9. The method of claim 6 further including synthesizing per-processor state information when resuming execution comprises resuming execution on more processors on the second integrated circuit than were suspended on the first integrated circuit.

10. The method of claim 1 wherein suspending execution is performed on a first number of GPCs, and resuming execution is performed on a second number of GPCs different from the first number of GPCs.

11. The method of claim 1 further comprising dynamically disabling processors on the second integrated circuit by maintaining status updates to them but not sending any work to them.

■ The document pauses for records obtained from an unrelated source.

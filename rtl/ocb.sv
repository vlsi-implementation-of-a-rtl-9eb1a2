// ocb: output control block of the switch.
//
// A register holds one busy bit per output port. Its value runs down a chain
// of decision logic blocks (ocb_dlb), one per input control block in order of
// port id, so input 0 is served first; each DLB answers its input's build-up
// request and marks a granted output busy for the DLBs below it. A second
// chain gathers the tear-down orders of all input control blocks into one
// mask of outputs to release. The register update block combines the two:
// the next status is the output of the request chain with the released
// outputs cleared.
//
// Timing: replies are combinational from the register and the requests of
// the same cycle; grants and releases take effect in the register at the
// next clock edge. An output released in a cycle is therefore free for a
// request in the following cycle, and a request in the same cycle as the
// release of the same output is refused (the register still shows it busy).
//
// Interface: build_req[i] and tear_down[i] are the one-hot (or zero) orders
// of input control block i over the output ports, reply[i] its answer, busy
// the status register. Reset clears every busy bit (this design's choice).
module ocb #(
  parameter int unsigned NPORTS = pcc_pkg::NPORTS
) (
  input  logic                          clk,
  input  logic                          rst_n,
  input  logic [NPORTS-1:0][NPORTS-1:0] build_req,
  input  logic [NPORTS-1:0][NPORTS-1:0] tear_down,
  output logic [NPORTS-1:0][NPORTS-1:0] reply,
  output logic [NPORTS-1:0]             busy
);

  // status[i] enters the DLB of input i; status[NPORTS] leaves the last one.
  logic [NPORTS:0][NPORTS-1:0] status;
  // release mask gathered along the tear-down chain
  logic [NPORTS:0][NPORTS-1:0] release_mask;

  assign status[0]       = busy;
  assign release_mask[0] = '0;

  for (genvar i = 0; i < NPORTS; i++) begin : g_chain
    ocb_dlb #(.NPORTS(NPORTS)) u_dlb (
      .status_in  (status[i]),
      .req        (build_req[i]),
      .reply      (reply[i]),
      .status_out (status[i+1])
    );
    assign release_mask[i+1] = release_mask[i] | tear_down[i];
  end

  // register update
  always_ff @(posedge clk or negedge rst_n) begin
    if (!rst_n) busy <= '0;
    else        busy <= status[NPORTS] & ~release_mask[NPORTS];
  end

endmodule
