// tb_ocb: random build-up requests and tear-down orders from three input
// control blocks. The testbench keeps its own record of which output each
// input holds and which outputs are busy, derives the expected replies in
// fixed priority order (input 0 first), and checks replies every cycle and
// the busy register after every clock edge. It also counts cycles in which
// two inputs asked for the same free output, so that the priority rule is
// shown to have been exercised.
module tb_ocb;
  localparam int N = 3;
  logic clk = 1'b0, rst_n = 1'b0;
  logic [N-1:0][N-1:0] build_req, tear_down, reply, e_reply;
  logic [N-1:0]        busy, m_busy, taken;
  int                  hold [N];   // output held by input i, -1 for none
  int checks = 0, failures = 0, collisions = 0, refusals = 0, op, o;

  ocb #(.NPORTS(N)) dut (.clk, .rst_n, .build_req, .tear_down, .reply, .busy);

  always #5 clk = ~clk;

  initial begin
    repeat (5000) @(posedge clk);
    failures++;
    $display("TB_RESULT checks=%0d failures=%0d", checks, failures);
    $finish;
  end

  initial begin
    build_req = '0; tear_down = '0;
    m_busy = '0;
    for (int i = 0; i < N; i++) hold[i] = -1;
    repeat (2) @(posedge clk);
    @(negedge clk) rst_n = 1'b1;
    for (int n = 0; n < 1500; n++) begin
      @(negedge clk);
      build_req = '0; tear_down = '0;
      for (int i = 0; i < N; i++) begin
        op = $urandom_range(0, 3);
        if (hold[i] >= 0) begin
          if (op == 0) tear_down[i][hold[i]] = 1'b1;
        end else if (op != 0) begin
          build_req[i][$urandom_range(0, N-1)] = 1'b1;
        end
      end
      #2;
      // reference: walk the inputs in priority order
      taken = m_busy;
      e_reply = '0;
      for (int i = 0; i < N; i++)
        for (int j = 0; j < N; j++)
          if (build_req[i][j]) begin
            if (!taken[j]) begin
              e_reply[i][j] = 1'b1;
              taken[j] = 1'b1;
            end else begin
              refusals++;
              if (!m_busy[j]) collisions++;
            end
          end
      checks++;
      if (reply !== e_reply) begin
        failures++;
        $display("cycle %0d: req=%b busy=%b reply=%b expected %b", n, build_req, m_busy, reply, e_reply);
      end
      // reference register update
      for (int i = 0; i < N; i++) begin
        for (int j = 0; j < N; j++) begin
          if (tear_down[i][j]) begin m_busy[j] = 1'b0; hold[i] = -1; end
          if (e_reply[i][j])   begin m_busy[j] = 1'b1; hold[i] = j;  end
        end
      end
      @(posedge clk); #1;
      checks++;
      if (busy !== m_busy) begin
        failures++;
        $display("cycle %0d: busy=%b expected %b", n, busy, m_busy);
      end
    end
    o = 0;
    checks++;
    if (collisions == 0 || refusals == collisions) begin
      failures++;
      $display("priority collisions=%0d refusals=%0d", collisions, refusals);
    end
    $display("collisions=%0d refusals=%0d", collisions, refusals);
    $display("TB_RESULT checks=%0d failures=%0d", checks, failures);
    $finish;
  end
endmodule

12. An integrated circuit comprising:

N processors;

a work distributor circuit operatively coupled to the N processors, the work distributor being configured to resume suspended processing to migrate work from a different integrated circuit; and

circuitry configured to restore state information, skip restoring state information or synthesize state information depending on the whether the number of processors on the different integrated circuit performing the work is N, more than N or less than N.

13. The integrated circuit of claim 12 wherein the circuitry does not skip restoring state information or synthesize state information for selected processors.

14. The integrated circuit of claim 12 further including a barrier table configured to track compute work in per-processor chunks that can be saved and restored independently of one another.

15. The integrated circuit of claim 14 wherein the per-processor chunks are tagged with at least one of a processor ID and a subclass providing a ring-based copying of internal pipeline registers and memory state to a context state storage.

16. The integrated circuit of claim 14 wherein the per-processor chunks are designated as Singleton or non-Singleton.

17. The integrated circuit of claim 14 wherein the per-processor chunks are designated with virtual GPC identifiers.

18. An integrated circuit comprising:

a plurality of processors; and

a work distributor circuit operatively coupled to the plurality of processors, the work distributor circuit being configured to dynamically, temporarily exclude selected ones of the plurality of processors from receiving migrated work in order to maintain a constant number of processors performing the work without the need to perform a hardware reset of any of the plurality of processors.

19. The integrated circuit of claim 18 wherein selectively excluding is performed one some of the plurality of processors while others of the plurality of processors continue to perform work.

20. The integrated circuit of claim 18 wherein the work distributor circuit enables migration with a changed number of processors per hardware cluster.